Michael Jane Eyre

April 21, 2011 by Post Team 

Michael Jane Eyre, “Poor, dark, light and small” is the heroine of “Jane Eyre” describes itself. The last film in a bad mood Charlotte Bronte’s gothic romance opposite. There is a gray or a mediocre performance in the piece. Freewheeling adaptation falls unnecessary scenes and stimulates the story forward with the impulse to gallop.

From the first take, this new version marks Jane (Mia Wasikowska of “Alice in Wonderland”) as a matter of mystery and drama. We know her as a young woman escaped in a rural downpour. Jane is greeted by a stern cleric youth (Jamie Bell) and nursed back to health by her sisters. Jane is a lot of scenes in their recovery and subsequent adventures before the story circles back to your flight out of breath, which explains everything.

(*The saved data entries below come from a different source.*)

// tb_soft_symbol_pu: checks soft symbols, variances and A = G diag(E) + N0 I
// against a floating-point model that enumerates every constellation point
// with its a-priori probability. All four modes, zero and random priors;
// results are checked at the exchange cycle after loading (18-cycle budget).
`timescale 1ns/1ps
module tb_soft_symbol_pu;
  import mmse_pic_pkg::*;
  import mmse_pic_ref_pkg::*;

  localparam int NV = 16;
  logic clk = 1'b0;
  always #5 clk = ~clk;
  logic [CYCW-1:0] cyc = '0;
  logic xchg;
  assign xchg = (int'(cyc) == TS - 1);
  always @(posedge clk) cyc <= xchg ? '0 : cyc + 1'b1;

  gram_out_t din;
  soft_out_t dout;
  soft_symbol_pu dut (.clk(clk), .cyc(cyc), .xchg(xchg), .din(din), .dout(dout));

  int checks = 0, failures = 0;
  task automatic chk(input bit ok, input string s);
    checks++;
    if (!ok) begin failures++; if (failures < 10) $display("FAIL %s", s); end
  endtask
  function automatic bit near(input real a, input real b, input real tol);
    return (a - b <= tol) && (b - a <= tol);
  endfunction

  gram_out_t vec [NV];
  initial begin
    int sym [MT];
    det_in_t d;
    rcmat g, a; rcvec ymf, shat; rrvec e;
    for (int n = 0; n < NV; n++) begin
      gen_vector(mod_e'(n % 4), 0.2, (n / 4) % 2, d, sym);
      if (n >= 8)  // arbitrary LLRs over the whole 5-bit range
        for (int i = 0; i < MT; i++)
          for (int b = 0; b < QMAX; b++) d.la[i][b] = la_t'($urandom_range(0, 31));
      ref_gram(d, g, ymf);
      vec[n].g = '0;
      for (int r = 0; r < MT; r++) begin
        for (int c = 0; c < MT; c++) vec[n].g[r][c] = r2cfx(g[r][c]);
        vec[n].ymf[r] = r2cfx(ymf[r]);
      end
      vec[n].la = d.la;
      vec[n].n0 = fx_t'(d.n0);
      vec[n].mode = d.mode;
    end
    din = '0;
    for (int n = 0; n <= NV; n++) begin
      @(negedge clk);
      while (!xchg) @(negedge clk);
      if (n > 0) begin
        ref_soft(vec[n-1].la, vec[n-1].mode, shat, e);
        for (int r = 0; r < MT; r++)
          for (int c = 0; c < MT; c++) g[r][c] = cfx2r(vec[n-1].g[r][c]);
        ref_amat(g, e, fx2r(vec[n-1].n0), a);
        for (int i = 0; i < MT; i++) begin
          chk(near(fx2r(dout.shat[i].re), shat[i].re, 2e-3), $sformatf("shat[%0d].re %f %f", i, fx2r(dout.shat[i].re), shat[i].re));
          chk(near(fx2r(dout.shat[i].im), shat[i].im, 2e-3), $sformatf("shat[%0d].im", i));
          chk(near(fx2r(dout.e[i]), e[i], 2e-3), $sformatf("E[%0d] %f %f mode %0d", i, fx2r(dout.e[i]), e[i], vec[n-1].mode));
          for (int c = 0; c < MT; c++) begin
            chk(near(fx2r(dout.a[i][c].re), a[i][c].re, 1e-2), "A.re");
            chk(near(fx2r(dout.a[i][c].im), a[i][c].im, 1e-2), "A.im");
          end
        end
        chk(dout.g == vec[n-1].g && dout.ymf == vec[n-1].ymf && dout.mode == vec[n-1].mode,
            "feed-through");
      end
      if (n < NV) din = vec[n];
    end
    $display("TB_RESULT checks=%0d failures=%0d", checks, failures);
    $finish;
  end

  initial begin
    repeat ((NV + 3) * TS) @(posedge clk);
    failures++;
    $display("TB_RESULT checks=%0d failures=%0d", checks, failures);
    $finish;
  end
endmodule
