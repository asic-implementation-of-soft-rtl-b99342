// lu_fwd_pu: "LU-decomposition & forward-substitution" processing unit.
//
// Factors A = L U in place (Doolittle form: L unit lower triangular, U upper
// triangular, no pivoting) and solves L v_i = e_i for the unit vectors, i.e.
// forms L^-1. The back-substitution PU then solves U x_i = v_i, which gives
// A^-1 = [x_1 .. x_MT] without inverting L and U separately.
// A = G diag(E) + N0 I equals a Hermitian positive definite matrix times a
// positive diagonal, so all pivots are non-zero and pivoting is not needed.
//
// The only divisions are by the pivots: 1/u = conj(u) / |u|^2, with 1/|u|^2
// from one pipelined Newton-Raphson reciprocal unit (recip_nr, two cycles of
// latency) followed by an arithmetic shift. The reciprocals of the pivots are
// also handed to the back-substitution PU, which has no reciprocal unit.
//
// Schedule (pivot k = 0..3 starts in cycle s = 4k):
//   s     |U[k][k]|^2 enters the reciprocal unit
//   s+2   1/U[k][k] and column k of L (L[i][k] = A[i][k] / U[k][k]) written
//   s+3   trailing update A[i][j] -= L[i][k] U[k][j], i, j > k
//   11..13 rows 1..3 of L^-1 by forward substitution,
//          Linv[i][j] = -(L[i][j] + sum_{j<m<i} L[i][m] Linv[m][j])
// All results are in registers after cycle 14. The cycle-level schedule is
// this design's own; the original gives the method and the 18-cycle budget.
module lu_fwd_pu
  import mmse_pic_pkg::*;
(
  input  logic             clk,
  input  logic [CYCW-1:0]  cyc,
  input  logic             xchg,
  input  soft_out_t        din,     // only the matrix A is used
  output lu_out_t          dout
);

  cmat_t w_q;      // working copy of A, becomes U on and above the diagonal
  cmat_t l_q;      // L below the diagonal
  cmat_t linv_q;
  cvec_t udinv_q;

  // ---- reciprocal unit ----
  fx_t               rx;
  logic [F+1:0]      rmant;
  logic signed [6:0] re_exp;
  recip_nr #(.LUT_BITS(8), .MF(F)) u_recip (
    .clk  (clk),
    .x    (rx),
    .mant (rmant),
    .e    (re_exp)
  );

  logic signed [31:0] c_i, k_i, ph;   // small schedule indices
  always_comb begin
    c_i = int'(cyc);
    k_i = (c_i / 4) % MT;
    ph  = c_i % 4;
    rx  = c_abs2(w_q[k_i][k_i]);
  end

  // 1/u = conj(u) * (1/|u|^2), available in phase 2
  cfx_t uinv_c;
  always_comb begin
    cfx_t uc;
    uc          = c_conj(w_q[k_i][k_i]);
    uinv_c.re   = fx_shift(fx_mul(uc.re, fx_t'(rmant)), -int'(re_exp));
    uinv_c.im   = fx_shift(fx_mul(uc.im, fx_t'(rmant)), -int'(re_exp));
  end

  // forward substitution for row fr = c_i - 10 (cycles 11..13 -> rows 1..3)
  cfx_t linv_row [MT];
  always_comb begin
    int fr;
    cfx_t s;
    fr = (c_i - 10) % MT;
    for (int j = 0; j < MT; j++) begin
      s = c_zero();
      if (j < fr) begin
        s = l_q[fr][j];
        for (int m = 0; m < MT; m++)
          if (m > j && m < fr) s = c_add(s, c_mul(l_q[fr][m], linv_q[m][j]));
        s = c_sub(c_zero(), s);
      end
      linv_row[j] = s;
    end
  end

  always_ff @(posedge clk) begin
    if (xchg) begin
      w_q <= din.a;
    end else begin
      if (c_i == 0) begin
        for (int r = 0; r < MT; r++)
          for (int c = 0; c < MT; c++) begin
            linv_q[r][c] <= c_zero();
            if (r == c) linv_q[r][c].re <= FX_ONE;
          end
      end
      if (c_i < 4 * MT && ph == 2) begin
        udinv_q[k_i] <= uinv_c;
        for (int i = 0; i < MT; i++)
          if (i > k_i) l_q[i][k_i] <= c_mul(w_q[i][k_i], uinv_c);
      end
      if (c_i < 4 * MT && ph == 3) begin
        for (int i = 0; i < MT; i++)
          for (int j = 0; j < MT; j++)
            if (i > k_i && j > k_i)
              w_q[i][j] <= c_sub(w_q[i][j], c_mul(l_q[i][k_i], w_q[k_i][j]));
      end
      if (c_i >= 11 && c_i <= 13) begin
        for (int j = 0; j < MT; j++)
          if (j < c_i - 10) linv_q[c_i - 10][j] <= linv_row[j];
      end
    end
  end

  always_comb begin
    for (int r = 0; r < MT; r++)
      for (int c = 0; c < MT; c++)
        dout.u[r][c] = (c >= r) ? w_q[r][c] : c_zero();
    dout.linv  = linv_q;
    dout.udinv = udinv_q;
  end

endmodule
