// tb_lu_fwd_pu: checks the LU-decomposition & forward-substitution PU.
// Matrices A = G diag(E) + N0 I are built from random channels, variances and
// noise levels, as the detector produces them. A floating-point Doolittle
// factorisation gives the expected U, 1/U[k][k] and L^-1 (computed by
// inverting L with Gauss-Jordan elimination). One matrix per 18-cycle
// period, results checked at the following exchange cycle; relative
// tolerance 2e-3.
`timescale 1ns/1ps
module tb_lu_fwd_pu;
  import mmse_pic_pkg::*;
  import mmse_pic_ref_pkg::*;

  localparam int NV = 12;
  logic clk = 1'b0;
  always #5 clk = ~clk;
  logic [CYCW-1:0] cyc = '0;
  logic xchg;
  assign xchg = (int'(cyc) == TS - 1);
  always @(posedge clk) cyc <= xchg ? '0 : cyc + 1'b1;

  int checks = 0, failures = 0;
  task automatic chk(input bit ok, input string s);
    checks++;
    if (!ok) begin failures++; if (failures < 10) $display("FAIL %s", s); end
  endtask
  function automatic bit near(input real a, input real b, input real tol);
    real t;
    t = tol * (1.0 + (b < 0 ? -b : b));
    return (a - b <= t) && (b - a <= t);
  endfunction
  function automatic bit cnear(input cfx_t a, input rcx b, input real tol);
    return near(fx2r(a.re), b.re, tol) && near(fx2r(a.im), b.im, tol);
  endfunction

  initial begin
    repeat ((NV + 3) * TS) @(posedge clk);
    failures++;
    $display("TB_RESULT checks=%0d failures=%0d", checks, failures);
    $finish;
  end

  soft_out_t din;
  lu_out_t   dout;
  lu_fwd_pu dut (.clk(clk), .cyc(cyc), .xchg(xchg), .din(din), .dout(dout));

  rcmat amat [NV];
  initial begin
    int sym [MT];
    det_in_t d;
    rcmat g, u, l, linv;
    rcvec ymf;
    rrvec e;
    for (int n = 0; n < NV; n++) begin
      gen_vector(MOD_QAM16, 0.1, 0, d, sym);
      ref_gram(d, g, ymf);
      for (int i = 0; i < MT; i++) e[i] = urand(0.02, 1.0);
      ref_amat(g, e, urand(0.05, 0.5), amat[n]);
    end
    din = '0;
    for (int n = 0; n <= NV; n++) begin
      @(negedge clk);
      while (!xchg) @(negedge clk);
      if (n > 0) begin
        // reference Doolittle LU without pivoting
        u = amat[n-1];
        for (int r = 0; r < MT; r++)
          for (int c = 0; c < MT; c++) l[r][c] = mk((r == c) ? 1.0 : 0.0, 0.0);
        for (int k = 0; k < MT; k++)
          for (int i = k + 1; i < MT; i++) begin
            l[i][k] = rdiv(u[i][k], u[k][k]);
            for (int j = 0; j < MT; j++) u[i][j] = rsub(u[i][j], rmul(l[i][k], u[k][j]));
          end
        ref_inv(l, linv);
        for (int r = 0; r < MT; r++) begin
          chk(cnear(dout.udinv[r], rdiv(mk(1.0, 0.0), u[r][r]), 2e-3), $sformatf("1/U[%0d]", r));
          for (int c = 0; c < MT; c++) begin
            if (c >= r) chk(cnear(dout.u[r][c], u[r][c], 2e-3), $sformatf("U[%0d][%0d]", r, c));
            chk(cnear(dout.linv[r][c], linv[r][c], 2e-3),
                $sformatf("Linv[%0d][%0d] %f %f", r, c, fx2r(dout.linv[r][c].re), linv[r][c].re));
          end
        end
      end
      if (n < NV) begin
        din = '0;
        for (int r = 0; r < MT; r++)
          for (int c = 0; c < MT; c++) din.a[r][c] = r2cfx(amat[n][r][c]);
      end
    end
    $display("TB_RESULT checks=%0d failures=%0d", checks, failures);
    $finish;
  end
endmodule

It is a bold approach, but a literary trick Bronte honor favorites. She was a master of generating suspense by dropping hints and suggestions, while retaining the secrets that we’re dying to discover. This flashback full adaptation, directed by Cary Fukunaga, is his pride.

As Jane of her childhood without love in the position a governess manor house that was every girl ceiling glass Victorian orphanage, teachers Wasikowska magic trick movie actor transfixing our attention while seemingly doing nothing.

As the cool teacher, laughing at the house, Michael Fassbender has ice in his smile, but the fire in his eyes. When Jane invited her home for fencing evening party talks, his tone is sharp and challenging almost intimate. He is decadent, subtly wrong, unattainable but irresistible. Jane, age-wise yet naive about the dark aspects of human nature, open your heart. And then the terrible truths collapse, prompting the board of tears through a rainswept Yorkshire moor. Fukunaga wrings every ounce of passion, anger and pain by history.

Adriano Goldman film does seem plausible spooky haunted Thornfield Manor, and gives the fires that heat (and compromise), the characters rich intensity, metaphorical. The flawless cast includes Judi Dench as the salt of the earth, Thornfield’s housekeeper Mrs. Edwards. Noted, however, is Sally Hawkins, leaving aside a number of recent roles played sassy proletarian proud of Jane, the malevolent aunt. She is deliciously contemptible.